// ri_out_port: outgoing port, the interface from a node onto the ring, with the slot
// reservation mechanism.
//
// Every cycle it registers exactly one packet onto the ring: either the slot coming from its
// own incoming port, or that slot filled with the packet at the head of the node's outgoing
// FIFO. A slot is usable for the head packet when it is invalid and either unreserved (and
// not booked for a bridge, unless this is a bridge), or reserved for this node. A slot of
// the reserved-for-completion type that is reserved for this node is usable only for a
// completion.
//  * Insert: the head is popped. A read keeps the slot reserved, now for the read's
//    destination. A write (or any other request) leaves it unreserved. A completion keeps a
//    reserved-for-completion slot reserved for this node unless it is the last word of the
//    burst; the last word unreserves it, or, when it went into some other slot, the next
//    reserved-for-completion slot of this node that passes is unreserved.
//    Using a slot that this port reserved earlier decrements Reserved_counter. Completions
//    leave with this node as source, so a bridge re-sources those it forwards.
//  * Stall (head waiting, slot not usable): Can_reserve_counter counts up. Once it exceeds
//    the reserve-again threshold RAT and Reserved_counter is below the reservation budget
//    RB, an unreserved, unbooked slot is reserved for this node; Reserved_counter goes up
//    and Can_reserve_counter restarts from zero. A port does not reserve a slot carrying
//    its own completion (that would be mistaken for its reserved-for-completion slot).
//  * Idle (nothing to insert): an invalid slot this port reserved is unreserved and
//    Reserved_counter goes down; clear requests (unres_req) or last completions queue up
//    releases of reserved-for-completion slots of this node.
// RB < 0 means an unlimited budget ("infinity" in the document's experiments).
// BOOK_FIRST (lower-ring side of a bridge): the first request this port inserts marks its
// slot as booked for the bridge; that slot can then only be used by the bridge or, while
// it is reserved for completions, by the node it is reserved for.
// Timing: slot_out is a register, so a node adds one cycle (one packet) to the ring.
// Counter widths and saturation at zero are this implementation's choice.
module ri_out_port
  import ri_pkg::*;
#(
  parameter int RB         = -1,
  parameter int RAT        = 0,
  parameter bit IS_BRIDGE  = 1'b0,
  parameter bit BOOK_FIRST = 1'b0
) (
  input  logic clk,
  input  logic rst_n,
  input  id_t  my_id,
  input  logic id_valid,
  input  pkt_t slot_in,
  output pkt_t slot_out,
  input  logic head_valid,
  input  pkt_t head,
  output logic pop,
  input  logic unres_req,
  output logic [CNT_W-1:0] reserved_cnt,
  output logic ev_insert,
  output logic ev_stall,
  output logic ev_reserve,
  output logic ev_unreserve
);
  logic [CNT_W-1:0] rsv_q, can_q, pend_q;
  logic [CNT_W-1:0] rsv_d, can_d, pend_d;
  logic             booked_done_q, booked_done_d;
  pkt_t             out_d;

  logic mine, mine_plain, mine_rc, usable, budget_ok, last_cpl, own_cpl;

  always_comb begin
    mine       = slot_in.reserved && slot_in.rsv_node == my_id;
    mine_plain = mine && slot_in.cmd != CMD_RSV_COMPL;
    mine_rc    = mine && slot_in.cmd == CMD_RSV_COMPL;
    usable     = !slot_in.valid &&
                 (slot_in.reserved ? (mine_plain || (mine_rc && head.cmd == CMD_COMPL))
                                   : (!slot_in.booked || IS_BRIDGE));
    budget_ok  = (RB < 0) || (int'(rsv_q) < RB);
    last_cpl   = head.burst_size <= BS_W'(1);
    own_cpl    = slot_in.valid && slot_in.cmd == CMD_COMPL && slot_in.src == my_id;

    out_d         = slot_in;
    rsv_d         = rsv_q;
    can_d         = can_q;
    pend_d        = pend_q + CNT_W'(unres_req);
    booked_done_d = booked_done_q;
    pop           = 1'b0;
    ev_insert     = 1'b0;
    ev_stall      = 1'b0;
    ev_reserve    = 1'b0;
    ev_unreserve  = 1'b0;

    if (id_valid && head_valid && usable) begin
      pop          = 1'b1;
      ev_insert    = 1'b1;
      out_d        = head;
      out_d.valid  = 1'b1;
      out_d.booked = slot_in.booked;
      out_d.ord_valid = 1'b0;
      if (mine_plain && rsv_q != 0) rsv_d = rsv_q - 1'b1;
      unique case (head.cmd)
        CMD_READ: begin
          out_d.reserved = 1'b1;
          out_d.rsv_node = head.dst;
        end
        CMD_COMPL: begin
          out_d.src = my_id;  // a bridge re-sources the completions it forwards
          if (mine_rc && !last_cpl) begin
            out_d.reserved = 1'b1;
            out_d.rsv_node = my_id;
          end else begin
            out_d.reserved = 1'b0;
            if (!mine_rc && last_cpl) pend_d = pend_d + 1'b1;
          end
          if (mine_rc && last_cpl) ev_unreserve = 1'b1;
        end
        default: out_d.reserved = 1'b0;
      endcase
      if (BOOK_FIRST && !booked_done_q && head.cmd != CMD_COMPL) begin
        out_d.booked  = 1'b1;
        booked_done_d = 1'b1;
      end
    end else if (id_valid && head_valid) begin
      ev_stall = 1'b1;
      can_d    = (can_q == '1) ? can_q : can_q + 1'b1;
      if (int'(can_d) > RAT && budget_ok && !slot_in.reserved && !slot_in.booked &&
          !own_cpl) begin
        out_d.reserved = 1'b1;
        out_d.rsv_node = my_id;
        rsv_d          = rsv_q + 1'b1;
        can_d          = '0;
        ev_reserve     = 1'b1;
      end else if (!slot_in.valid && mine_rc && pend_q != 0) begin
        out_d.reserved = 1'b0;
        pend_d         = pend_d - 1'b1;
        ev_unreserve   = 1'b1;
      end
    end else if (id_valid && !slot_in.valid && mine_plain) begin
      out_d.reserved = 1'b0;
      if (rsv_q != 0) rsv_d = rsv_q - 1'b1;
      ev_unreserve = 1'b1;
    end else if (id_valid && !slot_in.valid && mine_rc && pend_q != 0) begin
      out_d.reserved = 1'b0;
      pend_d         = pend_d - 1'b1;
      ev_unreserve   = 1'b1;
    end
  end

  always_ff @(posedge clk or negedge rst_n) begin
    if (!rst_n) begin
      slot_out      <= PKT_IDLE;
      rsv_q         <= '0;
      can_q         <= '0;
      pend_q        <= '0;
      booked_done_q <= 1'b0;
    end else begin
      slot_out      <= out_d;
      rsv_q         <= rsv_d;
      can_q         <= can_d;
      pend_q        <= pend_d;
      booked_done_q <= booked_done_d;
    end
  end

  assign reserved_cnt = rsv_q;

  // With a finite budget the port never holds more reservations than the budget allows.
  assert property (@(posedge clk) disable iff (!rst_n) (RB < 0) || (int'(rsv_q) <= RB))
    else $error("ri_out_port: reservation budget exceeded");
endmodule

■ ■ ■ ■ ■

→ WORK INSTRUCTIONS
Write down only how many lines of the entries above include the word "packet".

→ WRITTEN RESPONSE
4